Open Access Article
Wu-Jie Guo†
,
Shirong Yan†,
Shihao Xu,
Tongfei Qi and
Hui-Qing Peng
*
State Key Laboratory of Chemical Resource Engineering, Beijing Advanced Innovation Center for Soft Matter Science and Engineering, Beijing University of Chemical Technology, Beijing 100029, China. E-mail: hqpeng@mail.buct.edu.cn
First published on 16th June 2026
Achieving efficient organic ultralong room temperature phosphorescence (OURTP) hinges on populating and stabilizing triplet excitons. Herein, we demonstrate a “minimum effort, maximum effect” strategy by precisely modulating the twisted intramolecular charge-transfer (TICT) process in minimalist single-benzene luminophores (SBLs). A synergistic attenuation of steric hindrance in electron-donating groups and electron-withdrawing potency in accepting groups is shown to facilitate TICT formation. The resulting TICT state acts as a pivotal relay, efficiently narrowing the singlet–triplet energy gap (ΔEST) and enhancing spin–orbit coupling (SOC) to foster rapid intersystem crossing and triplet population. Subsequent stabilization of these triplet states is achieved through a rigid hydrogen-bonding network within a polyvinyl alcohol (PVA) matrix. This work establishes a direct correlation between TICT character and OURTP performance, revealing a molecular-level “butterfly effect”, where subtle structural modifications yield dramatic photophysical enhancements. The findings provide a novel paradigm for designing high-performance OURTP materials from simple and compact molecular systems.

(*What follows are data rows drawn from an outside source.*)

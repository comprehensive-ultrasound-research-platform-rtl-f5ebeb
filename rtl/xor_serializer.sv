// xor_serializer: four samples per clock on one pin.
//
// The pin runs at four times the 266 MHz clock (about 1.07 Gsample/s) using
// two copies of the clock 90 degrees apart. Four one-bit signals s1..s4 are
// each updated on one of the four edges that divide a clock period into
// quarters: s1 on the rising edge of clk, s2 on the rising edge of clk90,
// s3 on the falling edge of clk and s4 on the falling edge of clk90. The pin
// is the XOR of the four. Each signal loads its sample XOR the current value
// of the other three, so right after its edge the XOR equals that sample and
// no flop ever has to toggle faster than the clock.
// Timing: 'nibble' is sampled on the rising edge of clk; nibble[0] drives the
// pin from that edge, nibble[1..3] from the following three quarter-period
// edges. The XOR-of-four-phases method follows the source; the order in
// which the edges carry the samples is this design's choice.
module xor_serializer (
  input  logic       clk,
  input  logic       clk90,
  input  logic       rst_n,
  input  logic [3:0] nibble,
  output logic       pin
);
  logic       s1, s2, s3, s4;
  logic [3:1] held;   // samples 1..3 of the nibble taken at the last clk rise

  always_ff @(posedge clk or negedge rst_n) begin
    if (!rst_n) begin
      s1   <= 1'b0;
      held <= '0;
    end else begin
      s1   <= nibble[0] ^ s2 ^ s3 ^ s4;
      held <= nibble[3:1];
    end
  end

  always_ff @(posedge clk90 or negedge rst_n) begin
    if (!rst_n) s2 <= 1'b0;
    else        s2 <= held[1] ^ s1 ^ s3 ^ s4;
  end

  always_ff @(negedge clk or negedge rst_n) begin
    if (!rst_n) s3 <= 1'b0;
    else        s3 <= held[2] ^ s1 ^ s2 ^ s4;
  end

  always_ff @(negedge clk90 or negedge rst_n) begin
    if (!rst_n) s4 <= 1'b0;
    else        s4 <= held[3] ^ s1 ^ s2 ^ s3;
  end

  assign pin = s1 ^ s2 ^ s3 ^ s4;
endmodule
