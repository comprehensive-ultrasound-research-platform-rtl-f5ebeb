// tb_xor_serializer: feeds random nibbles at the 266 MHz clock (period
// 3.76 ns, clk90 a quarter period later) and samples the pin in the middle
// of every quarter period. Sample i of the nibble taken at a rising clk edge
// must appear in quarter i after that edge. Runs 2000 nibbles plus long
// runs of all-zero and all-one samples.
module tb_xor_serializer;
  localparam realtime T = 3.76;
  logic clk = 0, clk90 = 0, rst_n = 0;
  logic [3:0] nibble = '0;
  logic pin;
  int checks = 0, failures = 0;

  xor_serializer dut (.*);

  always #(T/2) clk = ~clk;
  initial begin #(T/4); forever #(T/2) clk90 = ~clk90; end

  initial begin
    #(T * 100000);
    failures++;
    $display("watchdog expired");
    $display("TB_RESULT checks=%0d failures=%0d", checks, failures);
    $finish;
  end

  initial begin
    logic [3:0] cur;
    repeat (3) @(posedge clk);
    #(T/8) rst_n = 1;
    @(negedge clk);
    nibble = 4'($urandom);
    for (int k = 0; k < 2300; k++) begin
      @(posedge clk);
      cur = nibble;            // value taken at this edge
      #(T/8);
      if (k < 2000) nibble = 4'($urandom);
      else if (k < 2150) nibble = 4'h0;
      else nibble = 4'hF;
      for (int q = 0; q < 4; q++) begin
        if (k > 0) begin
          checks++;
          if (pin !== cur[q]) begin
            failures++;
            if (failures < 10) $display("nibble %0d quarter %0d: pin %b expected %b", k, q, pin, cur[q]);
          end
        end
        if (q < 3) #(T/4);
      end
    end
    $display("TB_RESULT checks=%0d failures=%0d", checks, failures);
    $finish;
  end
endmodule
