// us_platform_top: digital part of the ultrasound research platform.
//
// Transmit FPGA: the PC sends sigma-delta encoded waveforms (one bit per
// sample) and control commands over a UART. host_cmd stores waveform words in
// DDR2 through a memory socket, enters each waveform's id and location in
// wave_record, and fills the pin assignment (pin_assign) and start-time table
// (delay_ctrl). On START, tx_sequencer resolves every pin's waveform, the
// eight pin_channel sockets read their waveforms from DDR2 through
// mem_arbiter and ddr2_user_if (which faces the external MIG controller),
// and once all are loaded the run-time counter starts. Each pin begins when
// the counter reaches its start time and sends four samples per 266 MHz
// clock through an xor_serializer, i.e. about 1.07 Gsample/s per pin. When
// all pins are done the excitation-done toggle changes.
// Receive side: rx_capture, clocked by the 65 MHz ADC clock, records
// RECORD_SAMPLES clocks of the eight 14-bit ADC channels after every change
// of the excitation-done toggle, one packed 128-bit word per clock, on a
// write port meant for the receive-side DDR2.
// The MIG core, the DDR2 devices, the clock manager that makes clk90 and the
// ADC are outside this module; their signals are ports.
// Arbiter sockets: 0 = host writer (priority 2), 1..NUM_PINS = pin readers
// (priority 1).
module us_platform_top
  import us_pkg::*;
#(
  parameter int NUM_PINS       = 8,
  parameter int MAX_WORDS      = 24,
  parameter int NUM_WAVES      = 16,
  parameter int CLKS_PER_BIT   = 2309,
  parameter int NUM_CH         = 8,
  parameter int ADC_W          = 14,
  parameter int RECORD_SAMPLES = 64805,
  localparam int CAP_AW        = $clog2(RECORD_SAMPLES)
) (
  input  logic                clk,
  input  logic                clk90,
  input  logic                rst_n,
  // PC link
  input  logic                uart_rx_i,
  output logic                uart_tx_o,
  // excitation outputs
  output logic [NUM_PINS-1:0] pins_o,
  output logic                excite_done_o,
  output logic                tx_busy_o,
  output logic                err_overrun_o,
  output logic                err_record_full_o,
  output logic                err_uart_frame_o,
  // MIG user interface (transmit-side DDR2)
  input  logic                phy_init_done,
  input  logic                app_af_afull,
  input  logic                app_wdf_afull,
  output logic                app_af_wren,
  output logic [2:0]          app_af_cmd,
  output logic [30:0]         app_af_addr,
  output logic                app_wdf_wren,
  output logic [WORD_W-1:0]   app_wdf_data,
  output logic [WORD_W/8-1:0] app_wdf_mask_data,
  input  logic                rd_data_valid,
  input  logic [WORD_W-1:0]   rd_data_fifo_out,
  // receive side
  input  logic                adc_clk,
  input  logic [ADC_W-1:0]    adc_data_i [NUM_CH],
  output logic                cap_wr_en,
  output logic [CAP_AW-1:0]   cap_wr_addr,
  output logic [WORD_W-1:0]   cap_wr_data,
  output logic                cap_busy_o,
  output logic                cap_done_o
);
  localparam int PW = $clog2(NUM_PINS);
  localparam int NS = NUM_PINS + 1;

  // UART
  logic [7:0] rx_byte, ack_byte;
  logic       rx_valid, ack_send, ack_busy;

  uart_rx #(.CLKS_PER_BIT(CLKS_PER_BIT)) u_rx (
    .clk, .rst_n, .rx(uart_rx_i), .data(rx_byte), .valid(rx_valid),
    .frame_err(err_uart_frame_o));

  uart_tx #(.CLKS_PER_BIT(CLKS_PER_BIT)) u_tx (
    .clk, .rst_n, .data(ack_byte), .start(ack_send), .tx(uart_tx_o),
    .busy(ack_busy));

  // sockets
  sock_req_t [NS-1:0] s_req;
  sock_rsp_t [NS-1:0] s_rsp;

  // command decoder
  logic                rec_we, asg_we, dly_we, start;
  logic [ID_W-1:0]     rec_id, asg_id;
  logic [ADDR_W-1:0]   rec_base;
  logic [LEN_W-1:0]    rec_len;
  logic [PW-1:0]       asg_pin, dly_pin;
  logic [DELAY_W-1:0]  dly_val;

  host_cmd #(.NUM_PINS(NUM_PINS)) u_cmd (
    .clk, .rst_n, .rx_data(rx_byte), .rx_valid,
    .sock_o(s_req[0]), .sock_i(s_rsp[0]),
    .rec_we, .rec_id, .rec_base, .rec_len,
    .asg_we, .asg_pin, .asg_id,
    .dly_we, .dly_pin, .dly_val,
    .start_o(start), .ack_data(ack_byte), .ack_send, .ack_busy,
    .overrun_o(err_overrun_o));

  // waveform record and pin assignment
  logic [ID_W-1:0]   lk_id;
  logic              lk_hit, pin_valid;
  logic [ADDR_W-1:0] lk_base, pin_base;
  logic [LEN_W-1:0]  lk_len, pin_len;
  logic [PW-1:0]     sel_pin;

  wave_record #(.NUM_WAVES(NUM_WAVES)) u_rec (
    .clk, .rst_n, .we(rec_we), .wr_id(rec_id), .wr_base(rec_base),
    .wr_len(rec_len), .full_o(err_record_full_o),
    .lk_id, .lk_hit, .lk_base, .lk_len);

  pin_assign #(.NUM_PINS(NUM_PINS)) u_asg (
    .clk, .rst_n, .we(asg_we), .wr_pin(asg_pin), .wr_id(asg_id),
    .sel_pin, .lk_id, .lk_hit, .lk_base, .lk_len,
    .pin_valid, .pin_base, .pin_len);

  // sequencing and delays
  logic [NUM_PINS-1:0] fetch, loaded, done, go;
  logic [ADDR_W-1:0]   fetch_base;
  logic [LEN_W-1:0]    fetch_len;
  logic                run;
  logic [DELAY_W-1:0]  run_count;

  tx_sequencer #(.NUM_PINS(NUM_PINS)) u_seq (
    .clk, .rst_n, .start, .sel_pin_o(sel_pin),
    .pin_valid, .pin_base, .pin_len,
    .fetch_o(fetch), .fetch_base_o(fetch_base), .fetch_len_o(fetch_len),
    .loaded_i(loaded), .done_i(done), .run_o(run),
    .done_toggle_o(excite_done_o), .busy_o(tx_busy_o));

  delay_ctrl #(.NUM_PINS(NUM_PINS)) u_dly (
    .clk, .rst_n, .we(dly_we), .wr_pin(dly_pin), .wr_val(dly_val),
    .run, .go_o(go), .count_o(run_count));

  // per-pin fetch, stream and high-speed output
  for (genvar p = 0; p < NUM_PINS; p++) begin : g_pin
    logic [3:0] nibble;

    pin_channel #(.MAX_WORDS(MAX_WORDS)) u_ch (
      .clk, .rst_n, .fetch(fetch[p]), .fetch_base, .fetch_len,
      .sock_o(s_req[p+1]), .sock_i(s_rsp[p+1]),
      .loaded_o(loaded[p]), .go(go[p]), .nibble_o(nibble), .done_o(done[p]));

    xor_serializer u_ser (
      .clk, .clk90, .rst_n, .nibble, .pin(pins_o[p]));
  end

  // memory
  logic              m_cmd_valid, m_cmd_ready, m_we, m_rvalid, m_idle;
  logic [ADDR_W-1:0] m_addr;
  logic [WORD_W-1:0] m_wdata, m_rdata;
  logic              evt_prio, evt_lru;

  mem_arbiter #(.N(NS), .PRIO({{NUM_PINS{2'd1}}, 2'd2})) u_arb (
    .clk, .rst_n, .sock_i(s_req), .sock_o(s_rsp),
    .m_cmd_valid, .m_we, .m_addr, .m_wdata, .m_cmd_ready,
    .m_rvalid, .m_rdata, .m_idle,
    .evt_prio_o(evt_prio), .evt_lru_o(evt_lru));

  ddr2_user_if u_mem (
    .clk, .rst_n, .cmd_valid(m_cmd_valid), .cmd_ready(m_cmd_ready),
    .we(m_we), .addr(m_addr), .wdata(m_wdata),
    .rvalid(m_rvalid), .rdata(m_rdata), .idle(m_idle),
    .phy_init_done, .app_af_afull, .app_wdf_afull,
    .app_af_wren, .app_af_cmd, .app_af_addr,
    .app_wdf_wren, .app_wdf_data, .app_wdf_mask_data,
    .rd_data_valid, .rd_data_fifo_out);

  // receive side
  rx_capture #(.NUM_CH(NUM_CH), .ADC_W(ADC_W), .RECORD_SAMPLES(RECORD_SAMPLES)) u_cap (
    .adc_clk, .rst_n, .trig_toggle(excite_done_o), .adc_data(adc_data_i),
    .wr_en(cap_wr_en), .wr_addr(cap_wr_addr), .wr_data(cap_wr_data),
    .busy_o(cap_busy_o), .done_o(cap_done_o));
endmodule
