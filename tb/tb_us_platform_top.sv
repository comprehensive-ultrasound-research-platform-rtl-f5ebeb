// tb_us_platform_top: end-to-end test of the platform at reduced UART and
// recording sizes (4 clocks per UART bit, 200-sample recording) with a slow
// DDR2 model, so that new waveform data is written while the pins fetch
// theirs and the arbiter's priority rule is exercised; it also fills the
// record past its 16 entries and sends a second START during the
// transmission, which must be acknowledged and ignored. See
// us_platform_tb_body.svh for the sequence and the checks.
module tb_us_platform_top;
  localparam int CPB  = 4;
  localparam int NREC = 200;
  localparam bit FULL = 0;

  localparam int NW = 3;
  localparam int WLEN  [NW] = '{24, 8, 1};           // words
  localparam int WID   [NW] = '{10, 20, 30};
  localparam int WBASE [NW] = '{'h100, 'h200, 'h300};
  localparam real F0   [NW] = '{4.0e6, 6.0e6, 8.0e6};
  localparam real F1   [NW] = '{12.0e6, 10.0e6, 8.0e6};
  // pin 5 unassigned, pin 6 given an id that is not recorded
  localparam int ASSIGN_ID [8] = '{10, 20, 10, 30, 10, -1, 99, 20};
  localparam int DELAY     [8] = '{0, 7, 1330, 100, 3, 0, 50, 613};

  `include "us_platform_tb_body.svh"

  initial begin
    #(T * 400000);
    failures++;
    $display("watchdog expired");
    $display("TB_RESULT checks=%0d failures=%0d", checks, failures);
    $finish;
  end

  us_platform_top #(.CLKS_PER_BIT(CPB), .RECORD_SAMPLES(NREC)) dut (.*);
endmodule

| kISC ∝ |〈S|HSOC|T〉|2exp(−ΔEST2) | (1) |
Emerging evidence suggests that the strategic selection of electron-donating (EDGs) and electron-withdrawing groups (EWGs) provides a powerful avenue for fine-tuning TICT characteristics.25,26 Nevertheless, the development of clear structure–property relationships to enable precise control over triplet excitons and ultimate OURTP performance remains a considerable challenge. To address this, we propose that rational modulation of the steric and electronic properties of EDGs and EWGs in simple structures could serve as a fundamental molecular-level strategy to regulate triplet population dynamics. Concurrently, immobilization of these minimalist luminophores within a polymer matrix (e.g., polyvinyl alcohol) offers a macroscopic complement by imparting structural rigidity to suppress nonradiative decay of triplet excitons.27–30 The integration of these two approaches, namely molecular design through TICT engineering together with macroscopic stabilization via matrix confinement, establishes a highly synergistic framework capable of achieving high efficiency in OURTP systems.
Based on the above hypothesis, we selected a library of single-benzene luminophores (SBLs) with modifying different dialkylamino groups as EDGs and carbonyl-containing substituents as EWGs (Fig. 1b). These structurally simplified guests were embedded into rigid polyvinyl alcohol (PVA) matrices to construct tunable OURTP systems, allowing for a direct and precise dissection of the correlation between TICT and OURTP (Fig. 1c). Controlled attenuation of the steric hindrance in EDGs and electron-withdrawing potency in EWGs produced striking performance enhancements, viz. phosphorescence lifetimes surged from 112 ms (QL-CHO) to 1368 ms (N-COOMe), while quantum yields increased from 3.2% to 29.6%, accompanied by a hypsochromic afterglow shift from green to blue (Fig. 2a and Table 1). Experimental results coupled with theoretical calculations revealed a direct proportionality between the enhancement of OURTP and the TICT formation capacity. The lowered energy barrier (EEB) from 0.22 eV (N-CHO) to −0.76 eV (N-COOMe) through the synergistic EDG and EWG modifications enabled enhanced dialkylamino rotor motion, which improved TICT-driven ΔEST reduction and SOC intensification. This dual modulation establishes TICT states as potent intermediate gateways for triplet exciton accumulation. The resultant materials exhibit intriguingly afterglow tunability and show promising potential in dynamic information encryption and flexible afterglow displays.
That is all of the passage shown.